• EXERCISE DIRECTIONS: Report back every line below that carries the word "choice".

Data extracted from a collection
__________________________________________________
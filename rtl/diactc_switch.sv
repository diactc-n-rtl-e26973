// diactc_switch: DiaCTC(N), the diagonalized contention-tolerant crossbar
// switch, top level.
//
// N input ports, each with N VOQs and its own staggered-polling scheduler,
// drive an N x N fabric of crosspoint SEs. Nothing is arbitrated centrally:
// each port picks a cell on its own and sends it down the chosen output
// column. When two ports pick the same output, the downstream one intercepts
// the upstream one's cell and buffers it in its own VOQ for that output, to
// send it on later. Column j's bus starts at row j and wraps round to end at
// row j-1, so the load of intercepted cells is spread evenly over the ports
// instead of piling onto the last row as in an ordinary column order.
//
// Interface: one slot per clock. in_cell[i] is the cell arriving at input i
// (valid bit, dst in 0..N-1, src and payload carried through unchanged);
// in_drop[i] flags one that was lost because its VOQ was full. out_cell[j]
// is the cell delivered to output j, registered, so a cell entering in slot t
// leaves in slot t+1 at the earliest and appears on out_cell one cycle after
// that. The per-port event flags (tx, intercept, primary/secondary choice)
// are brought out for monitoring. Reset is asynchronous, active low, and
// empties every VOQ. Cells of one flow may leave out of order, as in the
// architecture; reassembly of packets from cells is outside this block.
module diactc_switch
  import diactc_pkg::*;
#(
  parameter int unsigned N     = 32,
  parameter int unsigned DEPTH = 64
) (
  input  logic         clk,
  input  logic         rst_n,
  input  cell_t        in_cell  [N],
  output logic [N-1:0] in_drop,
  output cell_t        out_cell [N],
  output logic [N-1:0] tx_valid,      // port i sent a cell this slot
  output logic [N-1:0] intercepted,   // port i intercepted a cell this slot
  output logic [N-1:0] sel_primary,   // port i served its PS choice
  output logic [N-1:0] sel_secondary  // port i served its SS choice
);

  logic  [N-1:0] tx_en;
  port_t         tx_col   [N];
  cell_t         tx_cell  [N];
  cell_t         rcv_cell [N];
  cell_t         fab_out  [N];

  for (genvar i = 0; i < N; i++) begin : g_port
    input_port #(
      .N    (N),
      .DEPTH(DEPTH),
      .PORT (i),
      .SEED (32'h9E37_79B9 ^ (32'(i + 1) * 32'h0101_0101))
    ) u_port (
      .clk, .rst_n,
      .ext_cell     (in_cell[i]),
      .ext_drop     (in_drop[i]),
      .tx_en        (tx_en[i]),
      .tx_col       (tx_col[i]),
      .tx_cell      (tx_cell[i]),
      .rcv_cell     (rcv_cell[i]),
      .sel_primary  (sel_primary[i]),
      .sel_secondary(sel_secondary[i])
    );
    assign intercepted[i] = rcv_cell[i].valid;
  end

  assign tx_valid = tx_en;

  diactc_fabric #(.N(N)) u_fabric (
    .tx_en, .tx_col, .tx_cell, .rcv_cell,
    .out_cell(fab_out)
  );

  always_ff @(posedge clk or negedge rst_n) begin
    if (!rst_n) begin
      for (int j = 0; j < N; j++) out_cell[j] <= NO_CELL;
    end else begin
      for (int j = 0; j < N; j++) out_cell[j] <= fab_out[j];
    end
  end

  // Every cell reaching the tail of column j is for output j.
  always_ff @(posedge clk) begin
    if (rst_n) begin
      for (int j = 0; j < N; j++) begin
        a_right_output: assert (!fab_out[j].valid || fab_out[j].dst == port_t'(j))
          else $error("diactc_switch: cell for %0d left on output %0d", fab_out[j].dst, j);
      end
    end
  end

endmodule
__________________________________________________
• SOLUTION TO THE EXERCISE:
// that. The per-port event flags (tx, intercept, primary/secondary choice)
  output logic [N-1:0] sel_primary,   // port i served its PS choice
  output logic [N-1:0] sel_secondary  // port i served its SS choice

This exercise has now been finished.